**Data records**.

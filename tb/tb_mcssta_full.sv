// tb_mcssta_full: the MC-SSTA engine at its default parameters (the 6x6-bit array
// multiplier netlist, 318 gates, 594 delay arcs, depth 48), one complete analysis
// in each mode. The max-mode analysis is 17000 runs, the run count of a
// simple Monte Carlo analysis (about 25 % error at the 99.9 % yield point).
//  * Every reported sample is recomputed exactly from the applied delay samples
//    (mcssta_run_checker).
//  * Latency D+1 = 49 enabled clocks at the start and after the mode switch.
//  * One sample per enabled clock once the pipeline is full, with random stalls.
//  * Mean and sigma of the max and min circuit delay against a software Monte
//    Carlo with Box-Muller normals.
//  * Histogram: all bins against the testbench's own binning of the samples.
//  * The 99.9 % point of the max delay read from the engine's histogram against
//    the same point of 17000 software runs, within 3 bins (9.6 ps).
module tb_mcssta_full;
  import mcssta_pkg::*;
  import mcssta_ref_pkg::*;
  localparam int unsigned NG = mult6_netlist_pkg::N_GATES;
  localparam int unsigned NP = mult6_netlist_pkg::N_PO;
  localparam int unsigned NI = mult6_netlist_pkg::N_PI;
  localparam gate_t       G [NG] = mult6_netlist_pkg::GATES;
  localparam int unsigned P [NP] = mult6_netlist_pkg::PO;
  localparam int unsigned NB = 64, HBASE = 12500, HSHIFT = 5;
  localparam int          NPH [2] = '{17000, 2000};   // samples per mode
  localparam int          NREF = 17000;

  logic clk = 0, rst_n = 0, en = 0, mode_min = 0, hclr = 0;
  delay_t dly;
  logic   dvalid;
  logic [5:0]  haddr = '0;
  logic [31:0] hdata, hcount;
  delay_t probe [NG][MAX_FANIN];
  int c_checks, c_failures, depth;
  int checks = 0, failures = 0;

  always #5 clk = ~clk;

  mcssta_top dut (
    .clk, .rst_n, .en, .mode_min, .delay_o(dly), .delay_valid_o(dvalid),
    .hist_clear_i(hclr), .hist_rd_addr_i(haddr), .hist_rd_data_o(hdata), .hist_n_samples_o(hcount));

  for (genvar g = 0; g < int'(NG); g++) begin : g_probe
    localparam gate_t GG = G[g];
    assign probe[g][0] = dut.g_gate[g].u_dglc.dly[0];
    if (GG.n_in > 1) begin : g_two
      assign probe[g][1] = dut.g_gate[g].u_dglc.dly[1];
    end else begin : g_one
      assign probe[g][1] = '0;
    end
  end

  mcssta_run_checker #(.N_PI(NI), .N_GATES(NG), .N_PO(NP), .GATES(G), .PO(P)) u_chk (
    .clk, .rst_n, .en, .mode_min, .probe, .valid(dvalid), .delay(dly),
    .checks(c_checks), .failures(c_failures), .depth(depth));

  int  phase = 0;
  real s1 [2] = '{0.0, 0.0}, s2 [2] = '{0.0, 0.0};
  int  ns [2] = '{0, 0}, nvalid [2] = '{0, 0}, en_edges [2] = '{0, 0};
  int  refbin [NB];
  int  n_stall = 0, n_total = 0;

  always @(posedge clk) if (rst_n) begin
    if (en) en_edges[phase]++;
    else n_stall++;
  end

  always @(negedge clk) begin
    int b;
    if (rst_n && dvalid) begin
      nvalid[phase]++;
      n_total++;
      if (!(phase == 0 && nvalid[0] <= 10)) begin
        s1[phase] += real'(dly);
        s2[phase] += real'(dly) * real'(dly);
        ns[phase]++;
      end
      if (int'(dly) < HBASE) b = 0;
      else begin
        b = (int'(dly) - HBASE) >> HSHIFT;
        if (b > NB - 1) b = NB - 1;
      end
      refbin[b]++;
    end
  end

  initial begin : watchdog
    repeat (40000) @(posedge clk);
    failures++;
    $display("TB_RESULT checks=%0d failures=%0d", checks, failures);
    $finish;
  end

  task automatic check(bit ok, string what);
    checks++;
    if (!ok) begin failures++; $display("FAIL: %s", what); end
  endtask

  initial begin
    real m, sd, rm, rsd, se;
    int lat;
    for (int i = 0; i < NB; i++) refbin[i] = 0;
    repeat (3) @(posedge clk);
    @(negedge clk);
    rst_n = 1;
    for (int p = 0; p < 2; p++) begin
      #1;   // after the falling-edge sampler, before the next rising edge
      mode_min = (p == 1);
      phase = p;
      en = 1'b1;
      lat = 0;
      do begin @(posedge clk); lat++; @(negedge clk); end while (!dvalid && lat < 200);
      check(lat == depth + 1, $sformatf("phase %0d latency %0d, expected %0d", p, lat, depth + 1));
      while (nvalid[p] < NPH[p]) begin
        en = ($urandom_range(0, 7) != 0);
        @(negedge clk);
      end
      en = 1'b1;
      repeat (depth + 1) @(negedge clk);
    end
    en = 1'b0;
    repeat (3) @(negedge clk);
    for (int p = 0; p < 2; p++)
      check(nvalid[p] == en_edges[p] - depth,
            $sformatf("phase %0d: %0d samples for %0d enabled clocks", p, nvalid[p], en_edges[p]));
    for (int p = 0; p < 2; p++) begin
      m  = s1[p] / ns[p];
      sd = $sqrt(s2[p] / ns[p] - m * m);
      mc_stats(G, P, NI, p == 1, NREF, rm, rsd);
      se = rsd * $sqrt(1.0 / ns[p] + 1.0 / NREF);
      $display("%s: engine mean %0.2f sd %0.2f | reference mean %0.2f sd %0.2f (%0d samples)",
               p ? "min" : "max", m, sd, rm, rsd, ns[p]);
      check(m > rm - 4.0 * se - 1.0 && m < rm + 4.0 * se + 1.0, "mean vs reference");
      check(sd > 0.88 * rsd && sd < 1.12 * rsd, "sigma vs reference");
    end
    for (int i = 0; i < NB; i++) begin
      haddr = 6'(i);
      #1;
      check(int'(hdata) == refbin[i], $sformatf("bin %0d: %0d vs %0d", i, hdata, refbin[i]));
    end
    check(int'(hcount) == n_total, "histogram sample count");
    // 99.9 % point of the max delay: upper edge of the bin where the cumulative
    // count of max-mode samples reaches 99.9 % (the min-mode samples all sit in
    // bin 0 and are left out), against the same quantile of software runs.
    begin
      real refs [$];
      int cum, lim, qbin, nmax;
      real q_eng, q_ref;
      nmax = nvalid[0];
      cum = -nvalid[1];
      lim = (nmax * 999 + 999) / 1000;
      qbin = NB - 1;
      for (int i = 0; i < NB; i++) begin
        haddr = 6'(i);
        #1;
        cum += int'(hdata);
        if (cum >= lim) begin qbin = i; break; end
      end
      q_eng = real'(HBASE + (qbin + 1) * (1 << HSHIFT));
      for (int i = 0; i < NREF; i++) refs.push_back(sta_sample(G, P, NI, 1'b0, 1'b1));
      refs.sort();
      q_ref = refs[(NREF * 999) / 1000];
      $display("99.9 %% point of the max delay: engine bin edge %0.1f, reference %0.1f (units of 0.1 ps)",
               q_eng, q_ref);
      check(q_eng > q_ref - 3.0 * (1 << HSHIFT) && q_eng < q_ref + 4.0 * (1 << HSHIFT),
            "99.9 % point vs reference");
    end
    check(n_stall > 0, "stalls exercised");
    check(c_checks == n_total, "exact checker saw all samples");
    checks += c_checks;
    failures += c_failures;
    $display("TB_RESULT checks=%0d failures=%0d", checks, failures);
    $finish;
  end
endmodule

**Activity**. Write the data out once more. Keep every word the same.

**Exercise solution**.
filename tb/tb_mcssta_full.sv
// tb_mcssta_full: the MC-SSTA engine at its default parameters (the 6x6-bit array
// multiplier netlist, 318 gates, 594 delay arcs, depth 48), one complete analysis
// in each mode. The max-mode analysis is 17000 runs, the run count of a
// simple Monte Carlo analysis (about 25 % error at the 99.9 % yield point).
//  * Every reported sample is recomputed exactly from the applied delay samples
//    (mcssta_run_checker).
//  * Latency D+1 = 49 enabled clocks at the start and after the mode switch.
//  * One sample per enabled clock once the pipeline is full, with random stalls.
//  * Mean and sigma of the max and min circuit delay against a software Monte
//    Carlo with Box-Muller normals.
//  * Histogram: all bins against the testbench's own binning of the samples.
//  * The 99.9 % point of the max delay read from the engine's histogram against
//    the same point of 17000 software runs, within 3 bins (9.6 ps).
module tb_mcssta_full;
  import mcssta_pkg::*;
  import mcssta_ref_pkg::*;
  localparam int unsigned NG = mult6_netlist_pkg::N_GATES;
  localparam int unsigned NP = mult6_netlist_pkg::N_PO;
  localparam int unsigned NI = mult6_netlist_pkg::N_PI;
  localparam gate_t       G [NG] = mult6_netlist_pkg::GATES;
  localparam int unsigned P [NP] = mult6_netlist_pkg::PO;
  localparam int unsigned NB = 64, HBASE = 12500, HSHIFT = 5;
  localparam int          NPH [2] = '{17000, 2000};   // samples per mode
  localparam int          NREF = 17000;

  logic clk = 0, rst_n = 0, en = 0, mode_min = 0, hclr = 0;
  delay_t dly;
  logic   dvalid;
  logic [5:0]  haddr = '0;
  logic [31:0] hdata, hcount;
  delay_t probe [NG][MAX_FANIN];
  int c_checks, c_failures, depth;
  int checks = 0, failures = 0;

  always #5 clk = ~clk;

  mcssta_top dut (
    .clk, .rst_n, .en, .mode_min, .delay_o(dly), .delay_valid_o(dvalid),
    .hist_clear_i(hclr), .hist_rd_addr_i(haddr), .hist_rd_data_o(hdata), .hist_n_samples_o(hcount));

  for (genvar g = 0; g < int'(NG); g++) begin : g_probe
    localparam gate_t GG = G[g];
    assign probe[g][0] = dut.g_gate[g].u_dglc.dly[0];
    if (GG.n_in > 1) begin : g_two
      assign probe[g][1] = dut.g_gate[g].u_dglc.dly[1];
    end else begin : g_one
      assign probe[g][1] = '0;
    end
  end

  mcssta_run_checker #(.N_PI(NI), .N_GATES(NG), .N_PO(NP), .GATES(G), .PO(P)) u_chk (
    .clk, .rst_n, .en, .mode_min, .probe, .valid(dvalid), .delay(dly),
    .checks(c_checks), .failures(c_failures), .depth(depth));

  int  phase = 0;
  real s1 [2] = '{0.0, 0.0}, s2 [2] = '{0.0, 0.0};
  int  ns [2] = '{0, 0}, nvalid [2] = '{0, 0}, en_edges [2] = '{0, 0};
  int  refbin [NB];
  int  n_stall = 0, n_total = 0;

  always @(posedge clk) if (rst_n) begin
    if (en) en_edges[phase]++;
    else n_stall++;
  end

  always @(negedge clk) begin
    int b;
    if (rst_n && dvalid) begin
      nvalid[phase]++;
      n_total++;
      if (!(phase == 0 && nvalid[0] <= 10)) begin
        s1[phase] += real'(dly);
        s2[phase] += real'(dly) * real'(dly);
        ns[phase]++;
      end
      if (int'(dly) < HBASE) b = 0;
      else begin
        b = (int'(dly) - HBASE) >> HSHIFT;
        if (b > NB - 1) b = NB - 1;
      end
      refbin[b]++;
    end
  end

  initial begin : watchdog
    repeat (40000) @(posedge clk);
    failures++;
    $display("TB_RESULT checks=%0d failures=%0d", checks, failures);
    $finish;
  end

  task automatic check(bit ok, string what);
    checks++;
    if (!ok) begin failures++; $display("FAIL: %s", what); end
  endtask

  initial begin
    real m, sd, rm, rsd, se;
    int lat;
    for (int i = 0; i < NB; i++) refbin[i] = 0;
    repeat (3) @(posedge clk);
    @(negedge clk);
    rst_n = 1;
    for (int p = 0; p < 2; p++) begin
      #1;   // after the falling-edge sampler, before the next rising edge
      mode_min = (p == 1);
      phase = p;
      en = 1'b1;
      lat = 0;
      do begin @(posedge clk); lat++; @(negedge clk); end while (!dvalid && lat < 200);
      check(lat == depth + 1, $sformatf("phase %0d latency %0d, expected %0d", p, lat, depth + 1));
      while (nvalid[p] < NPH[p]) begin
        en = ($urandom_range(0, 7) != 0);
        @(negedge clk);
      end
      en = 1'b1;
      repeat (depth + 1) @(negedge clk);
    end
    en = 1'b0;
    repeat (3) @(negedge clk);
    for (int p = 0; p < 2; p++)
      check(nvalid[p] == en_edges[p] - depth,
            $sformatf("phase %0d: %0d samples for %0d enabled clocks", p, nvalid[p], en_edges[p]));
    for (int p = 0; p < 2; p++) begin
      m  = s1[p] / ns[p];
      sd = $sqrt(s2[p] / ns[p] - m * m);
      mc_stats(G, P, NI, p == 1, NREF, rm, rsd);
      se = rsd * $sqrt(1.0 / ns[p] + 1.0 / NREF);
      $display("%s: engine mean %0.2f sd %0.2f | reference mean %0.2f sd %0.2f (%0d samples)",
               p ? "min" : "max", m, sd, rm, rsd, ns[p]);
      check(m > rm - 4.0 * se - 1.0 && m < rm + 4.0 * se + 1.0, "mean vs reference");
      check(sd > 0.88 * rsd && sd < 1.12 * rsd, "sigma vs reference");
    end
    for (int i = 0; i < NB; i++) begin
      haddr = 6'(i);
      #1;
      check(int'(hdata) == refbin[i], $sformatf("bin %0d: %0d vs %0d", i, hdata, refbin[i]));
    end
    check(int'(hcount) == n_total, "histogram sample count");
    // 99.9 % point of the max delay: upper edge of the bin where the cumulative
    // count of max-mode samples reaches 99.9 % (the min-mode samples all sit in
    // bin 0 and are left out), against the same quantile of software runs.
    begin
      real refs [$];
      int cum, lim, qbin, nmax;
      real q_eng, q_ref;
      nmax = nvalid[0];
      cum = -nvalid[1];
      lim = (nmax * 999 + 999) / 1000;
      qbin = NB - 1;
      for (int i = 0; i < NB; i++) begin
        haddr = 6'(i);
        #1;
        cum += int'(hdata);
        if (cum >= lim) begin qbin = i; break; end
      end
      q_eng = real'(HBASE + (qbin + 1) * (1 << HSHIFT));
      for (int i = 0; i < NREF; i++) refs.push_back(sta_sample(G, P, NI, 1'b0, 1'b1));
      refs.sort();
      q_ref = refs[(NREF * 999) / 1000];
      $display("99.9 %% point of the max delay: engine bin edge %0.1f, reference %0.1f (units of 0.1 ps)",
               q_eng, q_ref);
      check(q_eng > q_ref - 3.0 * (1 << HSHIFT) && q_eng < q_ref + 4.0 * (1 << HSHIFT),
            "99.9 % point vs reference");
    end
    check(n_stall > 0, "stalls exercised");
    check(c_checks == n_total, "exact checker saw all samples");
    checks += c_checks;
    failures += c_failures;
    $display("TB_RESULT checks=%0d failures=%0d", checks, failures);
    $finish;
  end
endmodule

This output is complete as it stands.